Records to use →
--------------------
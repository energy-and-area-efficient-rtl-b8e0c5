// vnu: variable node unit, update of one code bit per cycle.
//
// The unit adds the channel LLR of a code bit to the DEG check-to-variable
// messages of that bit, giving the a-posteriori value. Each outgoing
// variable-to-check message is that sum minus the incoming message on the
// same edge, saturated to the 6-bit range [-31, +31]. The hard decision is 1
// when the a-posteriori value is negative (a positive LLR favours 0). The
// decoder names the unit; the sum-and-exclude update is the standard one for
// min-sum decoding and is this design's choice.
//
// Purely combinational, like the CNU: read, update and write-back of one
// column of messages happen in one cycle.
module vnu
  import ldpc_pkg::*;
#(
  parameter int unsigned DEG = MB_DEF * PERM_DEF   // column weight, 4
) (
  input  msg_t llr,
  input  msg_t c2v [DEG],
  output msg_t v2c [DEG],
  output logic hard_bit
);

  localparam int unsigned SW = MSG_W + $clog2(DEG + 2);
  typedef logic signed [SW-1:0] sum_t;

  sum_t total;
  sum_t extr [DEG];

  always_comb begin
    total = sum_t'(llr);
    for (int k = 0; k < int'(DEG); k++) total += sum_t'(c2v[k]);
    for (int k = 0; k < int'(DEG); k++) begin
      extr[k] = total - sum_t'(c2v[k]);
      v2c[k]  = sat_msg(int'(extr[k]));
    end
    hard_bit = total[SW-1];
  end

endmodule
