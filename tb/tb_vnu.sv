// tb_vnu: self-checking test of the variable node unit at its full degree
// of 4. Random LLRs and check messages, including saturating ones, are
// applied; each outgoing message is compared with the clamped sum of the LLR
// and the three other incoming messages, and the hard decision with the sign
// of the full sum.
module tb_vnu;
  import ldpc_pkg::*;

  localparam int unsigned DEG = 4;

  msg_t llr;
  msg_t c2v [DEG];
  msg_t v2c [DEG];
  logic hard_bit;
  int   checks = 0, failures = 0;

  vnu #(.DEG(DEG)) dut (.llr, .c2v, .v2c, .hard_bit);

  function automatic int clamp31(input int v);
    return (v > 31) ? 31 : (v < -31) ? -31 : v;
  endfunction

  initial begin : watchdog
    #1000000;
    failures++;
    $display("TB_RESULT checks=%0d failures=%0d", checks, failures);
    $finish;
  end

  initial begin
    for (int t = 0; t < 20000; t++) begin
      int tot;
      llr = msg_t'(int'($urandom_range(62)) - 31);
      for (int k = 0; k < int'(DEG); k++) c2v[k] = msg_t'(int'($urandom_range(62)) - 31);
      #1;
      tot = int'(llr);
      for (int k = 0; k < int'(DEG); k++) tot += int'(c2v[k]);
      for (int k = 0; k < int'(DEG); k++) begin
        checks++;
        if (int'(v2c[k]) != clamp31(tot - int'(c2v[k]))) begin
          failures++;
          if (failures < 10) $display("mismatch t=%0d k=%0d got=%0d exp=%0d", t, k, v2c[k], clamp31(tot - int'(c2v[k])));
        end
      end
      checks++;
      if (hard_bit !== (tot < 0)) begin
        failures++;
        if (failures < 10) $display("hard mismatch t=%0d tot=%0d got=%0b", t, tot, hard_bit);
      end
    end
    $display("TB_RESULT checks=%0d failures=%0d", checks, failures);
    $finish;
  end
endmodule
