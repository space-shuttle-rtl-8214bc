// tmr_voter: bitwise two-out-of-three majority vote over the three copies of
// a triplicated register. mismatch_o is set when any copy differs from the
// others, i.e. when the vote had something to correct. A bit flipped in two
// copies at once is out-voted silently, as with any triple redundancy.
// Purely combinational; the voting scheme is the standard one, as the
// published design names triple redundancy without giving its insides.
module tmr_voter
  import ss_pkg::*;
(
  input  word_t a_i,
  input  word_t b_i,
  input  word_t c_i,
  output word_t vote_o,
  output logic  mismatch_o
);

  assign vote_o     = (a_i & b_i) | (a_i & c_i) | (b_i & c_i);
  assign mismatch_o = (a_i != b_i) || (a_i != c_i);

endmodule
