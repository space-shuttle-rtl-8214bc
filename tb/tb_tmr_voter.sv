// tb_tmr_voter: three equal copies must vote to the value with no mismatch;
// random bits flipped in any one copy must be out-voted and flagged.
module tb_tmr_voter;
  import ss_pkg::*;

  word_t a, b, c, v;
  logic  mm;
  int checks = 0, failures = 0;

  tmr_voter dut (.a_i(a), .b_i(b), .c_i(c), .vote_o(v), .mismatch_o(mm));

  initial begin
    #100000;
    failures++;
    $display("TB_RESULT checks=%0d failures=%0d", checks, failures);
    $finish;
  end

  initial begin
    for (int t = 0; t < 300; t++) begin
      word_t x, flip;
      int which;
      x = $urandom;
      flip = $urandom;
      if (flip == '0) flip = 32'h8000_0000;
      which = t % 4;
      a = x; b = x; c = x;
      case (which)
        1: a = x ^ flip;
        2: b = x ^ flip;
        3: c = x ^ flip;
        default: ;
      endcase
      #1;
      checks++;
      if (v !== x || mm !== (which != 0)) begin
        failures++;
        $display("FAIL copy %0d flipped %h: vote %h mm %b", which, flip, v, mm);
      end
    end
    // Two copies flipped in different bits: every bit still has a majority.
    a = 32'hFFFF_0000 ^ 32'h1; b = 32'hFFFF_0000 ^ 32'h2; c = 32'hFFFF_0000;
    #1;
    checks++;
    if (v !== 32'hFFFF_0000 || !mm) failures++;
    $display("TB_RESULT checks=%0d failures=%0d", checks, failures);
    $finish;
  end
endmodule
--------------------
Exercise objective →
Retype every line of the data, keeping each one exactly as it is.

Answer to this exercise →
repository energy-and-area-efficient-rtl-b8e0c5
// vnu: variable node unit, update of one code bit per cycle.
//
// The unit adds the channel LLR of a code bit to the DEG check-to-variable
// messages of that bit, giving the a-posteriori value. Each outgoing
// variable-to-check message is that sum minus the incoming message on the
// same edge, saturated to the 6-bit range [-31, +31]. The hard decision is 1
// when the a-posteriori value is negative (a positive LLR favours 0). The
// decoder names the unit; the sum-and-exclude update is the standard one for
// min-sum decoding and is this design's choice.
//
// Purely combinational, like the CNU: read, update and write-back of one
// column of messages happen in one cycle.
module vnu
  import ldpc_pkg::*;
#(
  parameter int unsigned DEG = MB_DEF * PERM_DEF   // column weight, 4
) (
  input  msg_t llr,
  input  msg_t c2v [DEG],
  output msg_t v2c [DEG],
  output logic hard_bit
);

  localparam int unsigned SW = MSG_W + $clog2(DEG + 2);
  typedef logic signed [SW-1:0] sum_t;

  sum_t total;
  sum_t extr [DEG];

  always_comb begin
    total = sum_t'(llr);
    for (int k = 0; k < int'(DEG); k++) total += sum_t'(c2v[k]);
    for (int k = 0; k < int'(DEG); k++) begin
      extr[k] = total - sum_t'(c2v[k]);
      v2c[k]  = sat_msg(int'(extr[k]));
    end
    hard_bit = total[SW-1];
  end

endmodule
filename tb/tb_vnu.sv
// tb_vnu: self-checking test of the variable node unit at its full degree
// of 4. Random LLRs and check messages, including saturating ones, are
// applied; each outgoing message is compared with the clamped sum of the LLR
// and the three other incoming messages, and the hard decision with the sign
// of the full sum.
module tb_vnu;
  import ldpc_pkg::*;

  localparam int unsigned DEG = 4;

  msg_t llr;
  msg_t c2v [DEG];
  msg_t v2c [DEG];
  logic hard_bit;
  int   checks = 0, failures = 0;

  vnu #(.DEG(DEG)) dut (.llr, .c2v, .v2c, .hard_bit);

  function automatic int clamp31(input int v);
    return (v > 31) ? 31 : (v < -31) ? -31 : v;
  endfunction

  initial begin : watchdog
    #1000000;
    failures++;
    $display("TB_RESULT checks=%0d failures=%0d", checks, failures);
    $finish;
  end

  initial begin
    for (int t = 0; t < 20000; t++) begin
      int tot;
      llr = msg_t'(int'($urandom_range(62)) - 31);
      for (int k = 0; k < int'(DEG); k++) c2v[k] = msg_t'(int'($urandom_range(62)) - 31);
      #1;
      tot = int'(llr);
      for (int k = 0; k < int'(DEG); k++) tot += int'(c2v[k]);
      for (int k = 0; k < int'(DEG); k++) begin
        checks++;
        if (int'(v2c[k]) != clamp31(tot - int'(c2v[k]))) begin
          failures++;
          if (failures < 10) $display("mismatch t=%0d k=%0d got=%0d exp=%0d", t, k, v2c[k], clamp31(tot - int'(c2v[k])));
        end
      end
      checks++;
      if (hard_bit !== (tot < 0)) begin
        failures++;
        if (failures < 10) $display("hard mismatch t=%0d tot=%0d got=%0b", t, tot, hard_bit);
      end
    end
    $display("TB_RESULT checks=%0d failures=%0d", checks, failures);
    $finish;
  end
endmodule
repository space-shuttle-rtl-8214bc
// tmr_voter: bitwise two-out-of-three majority vote over the three copies of
// a triplicated register. mismatch_o is set when any copy differs from the
// others, i.e. when the vote had something to correct. A bit flipped in two
// copies at once is out-voted silently, as with any triple redundancy.
// Purely combinational; the voting scheme is the standard one, as the
// published design names triple redundancy without giving its insides.
module tmr_voter
  import ss_pkg::*;
(
  input  word_t a_i,
  input  word_t b_i,
  input  word_t c_i,
  output word_t vote_o,
  output logic  mismatch_o
);

  assign vote_o     = (a_i & b_i) | (a_i & c_i) | (b_i & c_i);
  assign mismatch_o = (a_i != b_i) || (a_i != c_i);

endmodule
repository space-shuttle-rtl-8214bc
filename tb/tb_tmr_voter.sv
// tb_tmr_voter: three equal copies must vote to the value with no mismatch;
// random bits flipped in any one copy must be out-voted and flagged.
module tb_tmr_voter;
  import ss_pkg::*;

  word_t a, b, c, v;
  logic  mm;
  int checks = 0, failures = 0;

  tmr_voter dut (.a_i(a), .b_i(b), .c_i(c), .vote_o(v), .mismatch_o(mm));

  initial begin
    #100000;
    failures++;
    $display("TB_RESULT checks=%0d failures=%0d", checks, failures);
    $finish;
  end

  initial begin
    for (int t = 0; t < 300; t++) begin
      word_t x, flip;
      int which;
      x = $urandom;
      flip = $urandom;
      if (flip == '0) flip = 32'h8000_0000;
      which = t % 4;
      a = x; b = x; c = x;
      case (which)
        1: a = x ^ flip;
        2: b = x ^ flip;
        3: c = x ^ flip;
        default: ;
      endcase
      #1;
      checks++;
      if (v !== x || mm !== (which != 0)) begin
        failures++;
        $display("FAIL copy %0d flipped %h: vote %h mm %b", which, flip, v, mm);
      end
    end
    // Two copies flipped in different bits: every bit still has a majority.
    a = 32'hFFFF_0000 ^ 32'h1; b = 32'hFFFF_0000 ^ 32'h2; c = 32'hFFFF_0000;
    #1;
    checks++;
    if (v !== 32'hFFFF_0000 || !mm) failures++;
    $display("TB_RESULT checks=%0d failures=%0d", checks, failures);
    $finish;
  end
endmodule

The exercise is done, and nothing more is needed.